Hello, everyone! Today, we are going to learn about factorising brackets. This is an important skill in maths that helps us simplify expressions and solve equations more easily.

What Does Factorising Mean?

Factorising means breaking down an expression into simpler parts, called factors. When we factorise, we look for numbers or letters that can be multiplied together to give us the original expression.

Why Do We Use Brackets?

Brackets are used in maths to show that certain operations should be done first. When we factorise, we often put factors in brackets to show how they combine to make the original expression.

Key Rules for Factorising Brackets

  1. Look for Common Factors: Always check if there is a number or letter that is common in each term of the expression. For example, in the expression $$2x + 4$$, both terms share a common factor of 2.
  2. Divide by the Common Factor: Once you find the common factor, divide each term by it. For $$2x + 4$$, we divide both terms by 2.
  3. Write in Brackets: After dividing, write the common factor outside the brackets and the remaining terms inside. So, $$2x + 4$$ becomes $$2(x + 2)$$.

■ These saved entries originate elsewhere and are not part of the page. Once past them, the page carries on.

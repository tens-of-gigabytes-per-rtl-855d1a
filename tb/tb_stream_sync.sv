// tb_stream_sync: self-checking test of stream_sync with three outputs.
//
// 300 numbered transfers are offered with random idle cycles while each output
// is made ready at random, independently. Every output must receive every
// transfer exactly once and in order. A second phase with all outputs ready checks
// one transfer per cycle.
module tb_stream_sync;

  localparam int N = 3;
  localparam int W = 16;
  localparam int NT = 300;

  logic         clk = 1'b0, rst_n = 1'b0;
  logic         in_valid, in_ready;
  logic [W-1:0] in_data, out_data;
  logic [N-1:0] out_valid, out_ready;
  int           checks = 0, failures = 0;
  bit           rand_ready = 1'b1;
  int           nrecv [N];
  int           bad = 0;

  stream_sync #(.N(N), .W(W)) dut (.*);

  always #5 clk = ~clk;

  int n_in = 0, cyc = 0;
  always_ff @(posedge clk) begin
    cyc <= cyc + 1;
    if (in_valid && in_ready) n_in <= n_in + 1;
    for (int k = 0; k < N; k++) begin
      if (rst_n && out_valid[k] && out_ready[k]) begin
        if (out_data != W'(nrecv[k])) bad <= bad + 1;
        nrecv[k] <= nrecv[k] + 1;
      end
      out_ready[k] <= rand_ready ? ($urandom % 3 != 0) : 1'b1;
    end
  end

  task automatic send(input int first, input int cnt, input bit gaps);
    int n0;
    @(negedge clk);
    for (int i = first; i < first + cnt; i++) begin
      if (gaps) repeat ($urandom % 2) begin
        in_valid = 1'b0;
        @(negedge clk);
      end
      in_valid = 1'b1;
      in_data  = W'(i);
      n0 = n_in;
      do @(negedge clk); while (n_in == n0);
    end
    in_valid = 1'b0;
  endtask

  initial begin
    int t0, t1;
    in_valid = 1'b0;
    in_data  = '0;
    for (int k = 0; k < N; k++) nrecv[k] = 0;
    repeat (3) @(posedge clk);
    rst_n <= 1'b1;
    send(0, NT, 1'b1);
    repeat (10) @(posedge clk);
    for (int k = 0; k < N; k++) begin
      checks++;
      if (nrecv[k] != NT) begin
        failures++;
        $display("FAIL output %0d received %0d of %0d", k, nrecv[k], NT);
      end
    end
    checks++;
    if (bad != 0) begin
      failures++;
      $display("FAIL %0d transfers out of order or duplicated", bad);
    end
    // full rate
    rand_ready = 1'b0;
    repeat (3) @(posedge clk);
    t0 = cyc;
    send(NT, 50, 1'b0);
    t1 = cyc;
    checks++;
    if (t1 - t0 > 52) begin
      failures++;
      $display("FAIL 50 transfers took %0d cycles", t1 - t0);
    end
    $display("TB_RESULT checks=%0d failures=%0d", checks, failures);
    $finish;
  end

  initial begin
    repeat (20000) @(posedge clk);
    failures++;
    $display("FAIL watchdog");
    $display("TB_RESULT checks=%0d failures=%0d", checks, failures);
    $finish;
  end

endmodule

Example of Factorising Brackets

Let’s look at an example:

Example 1: Factorise $$6y + 9$$.

  1. Find the Common Factor: The common factor is 3.
  2. Divide: $$6y ÷ 3 = 2y$$ and $$9 ÷ 3 = 3$$.
  3. Write in Brackets: The factorised form is $$3(2y + 3)$$.

Tips for Factorising

  • Always start by looking for the highest common factor.
  • If there are letters involved, check if they share a common variable.
  • Practice makes perfect! The more you factorise, the better you will get.

Practice Questions

Easy Level Questions

  1. Factorise $$4x + 8$$.
  2. Factorise $$3a + 6$$.
  3. Factorise $$5b + 10$$.
  4. Factorise $$2m + 4$$.
  5. Factorise $$7x + 14$$.
  6. Factorise $$9y + 12$$.
  7. Factorise $$10a + 15$$.
  8. Factorise $$6x + 3$$.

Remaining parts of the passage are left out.